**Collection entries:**
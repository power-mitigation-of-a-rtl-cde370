// tb_pe_array: self-checking test of the PE array interconnect.
// A 3 x 5 array gets random configuration words that use all eight
// operand sources (neighbours above, diagonals, OUT2 line, horizontal,
// loop, interleaved, global) and the integer operations, random input
// buffer words, random row-valid bits, random clock-enable gaps and an
// occasional clear.  A cycle model of the array kept here (operand
// registers per PE, results recomputed from the source definitions)
// predicts the last-row outputs after every clock; they are compared
// with the array's 2*COLS output words.  Configurations change every 40
// clocks.  Floating-point operations are left to the PE's own test.
module tb_pe_array;
  import harp_pkg::*;

  localparam int R = 3, C = 5;

  logic clk = 0, rst_n = 0, ce = 0, clr = 0;
  logic [R-1:0] vld = '0;
  pe_cfg_t [R-1:0][C-1:0] cfg;
  logic [2*C-1:0][31:0] bin, bout;

  pe_array #(.ROWS(R), .COLS(C)) dut (
    .clk, .rst_n, .ce, .clr, .vld, .cfg, .bin, .bout);

  int checks = 0, failures = 0;
  int src_used [8];

  always #5 clk = ~clk;

  initial begin
    #400000;
    failures++;
    $display("TB_RESULT checks=%0d failures=%0d", checks, failures);
    $finish;
  end

  // model state: operand registers of every PE
  logic [31:0] a_q [R][C];
  logic [31:0] b_q [R][C];

  function automatic logic [31:0] res(int r, int c);
    logic [31:0] b, y;
    pe_cfg_t k;
    k = cfg[r][c];
    b = k.use_imm ? {{16{k.imm[15]}}, k.imm} : b_q[r][c];
    case (k.op)
      OP_PASS: y = a_q[r][c];
      OP_ADD:  y = a_q[r][c] + b;
      OP_SUB:  y = a_q[r][c] - b;
      OP_MUL:  y = a_q[r][c] * b;
      OP_SHL:  y = a_q[r][c] << b[4:0];
      OP_SHR:  y = a_q[r][c] >> b[4:0];
      OP_SRA:  y = $signed(a_q[r][c]) >>> b[4:0];
      OP_LUT:  for (int i = 0; i < 32; i++) y[i] = k.lut[{a_q[r][c][i], b[i]}];
      default: y = {{16{k.imm[15]}}, k.imm};
    endcase
    return y;
  endfunction

  // value seen by operand 'which' (0: operand 1, 1: operand 2) of PE (r,c)
  function automatic logic [31:0] src_val(int r, int c, pe_src_e s, int which);
    case (s)
      S_UP:      return (r == 0) ? bin[2*c] : res(r-1, c);
      S_UP2:     return (r == 0) ? bin[2*c+1] : b_q[r-1][c];
      S_UPLEFT:  return (c == 0) ? 32'd0 : (r == 0) ? bin[2*(c-1)] : res(r-1, c-1);
      S_UPRIGHT: return (c == C-1) ? 32'd0 : (r == 0) ? bin[2*(c+1)] : res(r-1, c+1);
      S_LEFT:    return (c == 0) ? 32'd0 : res(r, c-1);
      S_LOOP:    return res(r, c);
      S_ILV:     return (r < 2) ? bin[2*c] : res(r-2, c);
      default:   return bin[2*c+which];
    endcase
  endfunction

  function automatic pe_cfg_t rand_cfg();
    pe_cfg_t k;
    k = pe_cfg_t'($urandom);
    k.op   = pe_op_e'($urandom_range(0, 8));
    k.src1 = pe_src_e'($urandom_range(0, 7));
    k.src2 = pe_src_e'($urandom_range(0, 7));
    k.use_imm = ($urandom_range(0, 3) == 0);
    src_used[k.src1]++;
    src_used[k.src2]++;
    return k;
  endfunction

  task automatic step();
    logic [31:0] na [R][C];
    logic [31:0] nb [R][C];
    // next model state from the values before the edge
    for (int r = 0; r < R; r++)
      for (int c = 0; c < C; c++) begin
        na[r][c] = a_q[r][c];
        nb[r][c] = b_q[r][c];
        if (ce) begin
          if (clr) begin
            na[r][c] = '0;
            nb[r][c] = '0;
          end else if (vld[r]) begin
            na[r][c] = src_val(r, c, cfg[r][c].src1, 0);
            nb[r][c] = src_val(r, c, cfg[r][c].src2, 1);
          end
        end
      end
    @(posedge clk);
    a_q = na;
    b_q = nb;
    #1;
    for (int c = 0; c < C; c++) begin
      checks += 2;
      if (bout[2*c] !== res(R-1, c)) begin
        failures++;
        if (failures < 10) $display("FAIL out1 col %0d: %h expected %h", c, bout[2*c], res(R-1, c));
      end
      if (bout[2*c+1] !== b_q[R-1][c]) begin
        failures++;
        if (failures < 10) $display("FAIL out2 col %0d: %h expected %h", c, bout[2*c+1], b_q[R-1][c]);
      end
    end
  endtask

  initial begin
    for (int r = 0; r < R; r++)
      for (int c = 0; c < C; c++) begin
        a_q[r][c] = '0;
        b_q[r][c] = '0;
        cfg[r][c] = '0;
      end
    bin = '0;
    repeat (3) @(posedge clk);
    #1 rst_n = 1;
    for (int t = 0; t < 2000; t++) begin
      if (t % 40 == 0)
        for (int r = 0; r < R; r++)
          for (int c = 0; c < C; c++) cfg[r][c] = rand_cfg();
      for (int i = 0; i < 2*C; i++) bin[i] = ($urandom_range(0, 3) == 0) ? 32'($urandom_range(0, 40)) : $urandom;
      ce  = ($urandom_range(0, 4) != 0);
      vld = R'($urandom);
      if ($urandom_range(0, 7) == 0) vld = '1;
      clr = ($urandom_range(0, 60) == 0);
      step();
    end
    for (int s = 0; s < 8; s++) begin
      checks++;
      if (src_used[s] == 0) begin
        failures++;
        $display("FAIL source %0d never configured", s);
      end
    end
    $display("TB_RESULT checks=%0d failures=%0d", checks, failures);
    $finish;
  end

endmodule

**Exercise aim:** Word for word, write out each entry shown above.

**Solution for this exercise:**
repository power-mitigation-of-a-rtl-cde370
// tb_pe_array: self-checking test of the PE array interconnect.
// A 3 x 5 array gets random configuration words that use all eight
// operand sources (neighbours above, diagonals, OUT2 line, horizontal,
// loop, interleaved, global) and the integer operations, random input
// buffer words, random row-valid bits, random clock-enable gaps and an
// occasional clear.  A cycle model of the array kept here (operand
// registers per PE, results recomputed from the source definitions)
// predicts the last-row outputs after every clock; they are compared
// with the array's 2*COLS output words.  Configurations change every 40
// clocks.  Floating-point operations are left to the PE's own test.
module tb_pe_array;
  import harp_pkg::*;

  localparam int R = 3, C = 5;

  logic clk = 0, rst_n = 0, ce = 0, clr = 0;
  logic [R-1:0] vld = '0;
  pe_cfg_t [R-1:0][C-1:0] cfg;
  logic [2*C-1:0][31:0] bin, bout;

  pe_array #(.ROWS(R), .COLS(C)) dut (
    .clk, .rst_n, .ce, .clr, .vld, .cfg, .bin, .bout);

  int checks = 0, failures = 0;
  int src_used [8];

  always #5 clk = ~clk;

  initial begin
    #400000;
    failures++;
    $display("TB_RESULT checks=%0d failures=%0d", checks, failures);
    $finish;
  end

  // model state: operand registers of every PE
  logic [31:0] a_q [R][C];
  logic [31:0] b_q [R][C];

  function automatic logic [31:0] res(int r, int c);
    logic [31:0] b, y;
    pe_cfg_t k;
    k = cfg[r][c];
    b = k.use_imm ? {{16{k.imm[15]}}, k.imm} : b_q[r][c];
    case (k.op)
      OP_PASS: y = a_q[r][c];
      OP_ADD:  y = a_q[r][c] + b;
      OP_SUB:  y = a_q[r][c] - b;
      OP_MUL:  y = a_q[r][c] * b;
      OP_SHL:  y = a_q[r][c] << b[4:0];
      OP_SHR:  y = a_q[r][c] >> b[4:0];
      OP_SRA:  y = $signed(a_q[r][c]) >>> b[4:0];
      OP_LUT:  for (int i = 0; i < 32; i++) y[i] = k.lut[{a_q[r][c][i], b[i]}];
      default: y = {{16{k.imm[15]}}, k.imm};
    endcase
    return y;
  endfunction

  // value seen by operand 'which' (0: operand 1, 1: operand 2) of PE (r,c)
  function automatic logic [31:0] src_val(int r, int c, pe_src_e s, int which);
    case (s)
      S_UP:      return (r == 0) ? bin[2*c] : res(r-1, c);
      S_UP2:     return (r == 0) ? bin[2*c+1] : b_q[r-1][c];
      S_UPLEFT:  return (c == 0) ? 32'd0 : (r == 0) ? bin[2*(c-1)] : res(r-1, c-1);
      S_UPRIGHT: return (c == C-1) ? 32'd0 : (r == 0) ? bin[2*(c+1)] : res(r-1, c+1);
      S_LEFT:    return (c == 0) ? 32'd0 : res(r, c-1);
      S_LOOP:    return res(r, c);
      S_ILV:     return (r < 2) ? bin[2*c] : res(r-2, c);
      default:   return bin[2*c+which];
    endcase
  endfunction

  function automatic pe_cfg_t rand_cfg();
    pe_cfg_t k;
    k = pe_cfg_t'($urandom);
    k.op   = pe_op_e'($urandom_range(0, 8));
    k.src1 = pe_src_e'($urandom_range(0, 7));
    k.src2 = pe_src_e'($urandom_range(0, 7));
    k.use_imm = ($urandom_range(0, 3) == 0);
    src_used[k.src1]++;
    src_used[k.src2]++;
    return k;
  endfunction

  task automatic step();
    logic [31:0] na [R][C];
    logic [31:0] nb [R][C];
    // next model state from the values before the edge
    for (int r = 0; r < R; r++)
      for (int c = 0; c < C; c++) begin
        na[r][c] = a_q[r][c];
        nb[r][c] = b_q[r][c];
        if (ce) begin
          if (clr) begin
            na[r][c] = '0;
            nb[r][c] = '0;
          end else if (vld[r]) begin
            na[r][c] = src_val(r, c, cfg[r][c].src1, 0);
            nb[r][c] = src_val(r, c, cfg[r][c].src2, 1);
          end
        end
      end
    @(posedge clk);
    a_q = na;
    b_q = nb;
    #1;
    for (int c = 0; c < C; c++) begin
      checks += 2;
      if (bout[2*c] !== res(R-1, c)) begin
        failures++;
        if (failures < 10) $display("FAIL out1 col %0d: %h expected %h", c, bout[2*c], res(R-1, c));
      end
      if (bout[2*c+1] !== b_q[R-1][c]) begin
        failures++;
        if (failures < 10) $display("FAIL out2 col %0d: %h expected %h", c, bout[2*c+1], b_q[R-1][c]);
      end
    end
  endtask

  initial begin
    for (int r = 0; r < R; r++)
      for (int c = 0; c < C; c++) begin
        a_q[r][c] = '0;
        b_q[r][c] = '0;
        cfg[r][c] = '0;
      end
    bin = '0;
    repeat (3) @(posedge clk);
    #1 rst_n = 1;
    for (int t = 0; t < 2000; t++) begin
      if (t % 40 == 0)
        for (int r = 0; r < R; r++)
          for (int c = 0; c < C; c++) cfg[r][c] = rand_cfg();
      for (int i = 0; i < 2*C; i++) bin[i] = ($urandom_range(0, 3) == 0) ? 32'($urandom_range(0, 40)) : $urandom;
      ce  = ($urandom_range(0, 4) != 0);
      vld = R'($urandom);
      if ($urandom_range(0, 7) == 0) vld = '1;
      clr = ($urandom_range(0, 60) == 0);
      step();
    end
    for (int s = 0; s < 8; s++) begin
      checks++;
      if (src_used[s] == 0) begin
        failures++;
        $display("FAIL source %0d never configured", s);
      end
    end
    $display("TB_RESULT checks=%0d failures=%0d", checks, failures);
    $finish;
  end

endmodule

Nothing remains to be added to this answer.